--- MATERIAL SHOWN ---
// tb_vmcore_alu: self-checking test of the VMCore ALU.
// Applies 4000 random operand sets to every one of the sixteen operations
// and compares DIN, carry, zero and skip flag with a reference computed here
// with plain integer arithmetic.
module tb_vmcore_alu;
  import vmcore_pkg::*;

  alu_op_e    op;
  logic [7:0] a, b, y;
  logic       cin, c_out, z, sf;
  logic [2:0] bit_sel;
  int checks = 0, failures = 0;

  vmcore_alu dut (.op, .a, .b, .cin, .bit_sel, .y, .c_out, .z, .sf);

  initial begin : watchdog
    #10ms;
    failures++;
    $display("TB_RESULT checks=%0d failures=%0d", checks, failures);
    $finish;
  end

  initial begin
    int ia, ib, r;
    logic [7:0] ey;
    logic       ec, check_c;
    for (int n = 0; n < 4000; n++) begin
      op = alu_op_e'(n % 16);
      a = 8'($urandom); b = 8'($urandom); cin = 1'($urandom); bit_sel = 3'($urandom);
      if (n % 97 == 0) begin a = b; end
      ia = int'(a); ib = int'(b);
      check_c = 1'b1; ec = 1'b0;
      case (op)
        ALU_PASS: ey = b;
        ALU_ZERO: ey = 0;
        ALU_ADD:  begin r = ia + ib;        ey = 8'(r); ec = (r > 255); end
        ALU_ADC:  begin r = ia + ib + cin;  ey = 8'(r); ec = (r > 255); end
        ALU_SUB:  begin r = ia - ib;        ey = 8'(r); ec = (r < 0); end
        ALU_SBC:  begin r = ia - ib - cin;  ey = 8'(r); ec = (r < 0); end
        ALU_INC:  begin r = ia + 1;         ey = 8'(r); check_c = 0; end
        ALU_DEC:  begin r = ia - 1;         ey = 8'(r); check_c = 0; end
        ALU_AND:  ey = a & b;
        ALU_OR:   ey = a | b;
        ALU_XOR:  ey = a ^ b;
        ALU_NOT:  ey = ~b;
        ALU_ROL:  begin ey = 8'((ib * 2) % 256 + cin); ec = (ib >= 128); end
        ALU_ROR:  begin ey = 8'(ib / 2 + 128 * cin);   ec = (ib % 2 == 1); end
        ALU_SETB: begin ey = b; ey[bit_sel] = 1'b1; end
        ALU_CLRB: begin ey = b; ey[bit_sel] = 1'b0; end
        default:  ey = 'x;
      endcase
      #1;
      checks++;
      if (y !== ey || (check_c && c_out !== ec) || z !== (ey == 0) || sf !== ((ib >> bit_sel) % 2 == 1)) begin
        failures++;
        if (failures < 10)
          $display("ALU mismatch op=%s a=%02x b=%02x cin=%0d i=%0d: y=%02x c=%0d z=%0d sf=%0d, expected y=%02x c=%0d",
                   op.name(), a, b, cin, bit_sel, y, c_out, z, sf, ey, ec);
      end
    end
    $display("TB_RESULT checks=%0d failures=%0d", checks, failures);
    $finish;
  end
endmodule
---
--- MATERIAL SHOWN ---
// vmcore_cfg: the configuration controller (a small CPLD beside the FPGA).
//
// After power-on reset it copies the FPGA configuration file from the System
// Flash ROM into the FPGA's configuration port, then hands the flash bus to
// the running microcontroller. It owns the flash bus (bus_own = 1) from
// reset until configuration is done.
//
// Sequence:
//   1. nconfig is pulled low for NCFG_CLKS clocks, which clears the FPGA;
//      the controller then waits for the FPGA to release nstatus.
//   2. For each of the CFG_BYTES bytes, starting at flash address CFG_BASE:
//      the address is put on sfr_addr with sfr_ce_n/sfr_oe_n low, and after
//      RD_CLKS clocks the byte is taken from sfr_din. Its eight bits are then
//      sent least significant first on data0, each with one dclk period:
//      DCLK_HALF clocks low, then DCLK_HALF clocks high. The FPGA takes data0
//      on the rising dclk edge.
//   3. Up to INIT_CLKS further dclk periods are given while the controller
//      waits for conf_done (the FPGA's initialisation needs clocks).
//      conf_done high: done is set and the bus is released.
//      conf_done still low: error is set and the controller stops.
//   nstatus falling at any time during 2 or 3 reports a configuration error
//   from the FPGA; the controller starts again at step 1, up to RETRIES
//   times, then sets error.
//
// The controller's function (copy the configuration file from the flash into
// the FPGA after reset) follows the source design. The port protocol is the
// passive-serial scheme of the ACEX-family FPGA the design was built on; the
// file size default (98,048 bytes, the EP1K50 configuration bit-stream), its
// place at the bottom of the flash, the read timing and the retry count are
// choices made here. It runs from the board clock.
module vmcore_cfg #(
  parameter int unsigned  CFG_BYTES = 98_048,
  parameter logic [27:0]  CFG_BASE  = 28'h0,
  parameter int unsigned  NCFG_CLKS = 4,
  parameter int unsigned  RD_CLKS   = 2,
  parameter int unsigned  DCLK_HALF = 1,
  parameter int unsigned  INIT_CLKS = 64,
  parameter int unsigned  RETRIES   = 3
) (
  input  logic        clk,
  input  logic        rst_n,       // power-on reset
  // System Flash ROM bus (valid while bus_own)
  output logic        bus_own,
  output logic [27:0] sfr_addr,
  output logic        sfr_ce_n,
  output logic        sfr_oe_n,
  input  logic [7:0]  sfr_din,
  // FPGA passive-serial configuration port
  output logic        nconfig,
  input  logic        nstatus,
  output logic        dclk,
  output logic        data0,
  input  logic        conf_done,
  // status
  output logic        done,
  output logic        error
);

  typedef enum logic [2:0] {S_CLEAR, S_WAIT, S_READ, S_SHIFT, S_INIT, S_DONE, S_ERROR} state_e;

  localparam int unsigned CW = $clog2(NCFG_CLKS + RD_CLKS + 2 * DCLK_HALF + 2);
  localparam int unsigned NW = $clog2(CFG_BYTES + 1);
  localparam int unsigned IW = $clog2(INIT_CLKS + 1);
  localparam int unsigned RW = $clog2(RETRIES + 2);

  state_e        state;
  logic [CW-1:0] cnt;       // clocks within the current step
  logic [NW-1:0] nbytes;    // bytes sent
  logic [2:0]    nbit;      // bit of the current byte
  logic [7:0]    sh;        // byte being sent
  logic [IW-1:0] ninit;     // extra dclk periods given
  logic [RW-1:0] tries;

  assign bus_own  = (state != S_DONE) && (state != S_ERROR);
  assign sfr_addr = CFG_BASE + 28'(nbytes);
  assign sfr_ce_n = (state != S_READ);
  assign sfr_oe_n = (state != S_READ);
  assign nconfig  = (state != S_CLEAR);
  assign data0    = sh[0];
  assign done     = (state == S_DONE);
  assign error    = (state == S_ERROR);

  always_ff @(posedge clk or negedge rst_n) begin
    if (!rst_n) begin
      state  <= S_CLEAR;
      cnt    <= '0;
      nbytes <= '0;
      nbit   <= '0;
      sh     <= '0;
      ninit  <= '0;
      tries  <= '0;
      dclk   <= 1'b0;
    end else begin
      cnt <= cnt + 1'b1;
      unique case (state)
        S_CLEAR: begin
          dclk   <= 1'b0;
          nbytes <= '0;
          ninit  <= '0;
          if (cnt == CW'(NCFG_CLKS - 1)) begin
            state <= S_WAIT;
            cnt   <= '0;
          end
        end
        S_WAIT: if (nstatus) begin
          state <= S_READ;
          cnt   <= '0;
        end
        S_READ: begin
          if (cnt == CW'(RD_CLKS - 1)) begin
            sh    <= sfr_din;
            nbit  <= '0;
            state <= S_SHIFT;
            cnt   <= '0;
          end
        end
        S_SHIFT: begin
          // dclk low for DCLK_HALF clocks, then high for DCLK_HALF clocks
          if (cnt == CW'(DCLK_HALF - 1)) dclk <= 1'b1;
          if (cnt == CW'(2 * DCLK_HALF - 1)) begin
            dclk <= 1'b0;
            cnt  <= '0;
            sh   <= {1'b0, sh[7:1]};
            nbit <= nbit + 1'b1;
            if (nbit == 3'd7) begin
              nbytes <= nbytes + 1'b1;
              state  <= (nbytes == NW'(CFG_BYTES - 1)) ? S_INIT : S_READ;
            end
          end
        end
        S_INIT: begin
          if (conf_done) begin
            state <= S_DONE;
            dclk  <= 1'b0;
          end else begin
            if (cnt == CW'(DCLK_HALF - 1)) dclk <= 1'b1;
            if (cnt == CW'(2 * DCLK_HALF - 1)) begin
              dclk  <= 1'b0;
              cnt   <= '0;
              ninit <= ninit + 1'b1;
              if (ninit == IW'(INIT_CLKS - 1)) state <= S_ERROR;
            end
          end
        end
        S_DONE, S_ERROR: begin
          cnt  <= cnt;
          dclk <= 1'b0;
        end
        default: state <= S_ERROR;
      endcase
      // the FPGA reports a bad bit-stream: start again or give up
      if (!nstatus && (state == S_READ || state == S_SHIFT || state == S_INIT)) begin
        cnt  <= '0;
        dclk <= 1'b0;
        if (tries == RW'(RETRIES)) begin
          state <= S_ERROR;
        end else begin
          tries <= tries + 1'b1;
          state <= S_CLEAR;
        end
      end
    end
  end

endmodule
---
ACTIVITY:
From the data above, count the lines that hold the string "stream". Reply with only that number.

TASK ANSWER:
2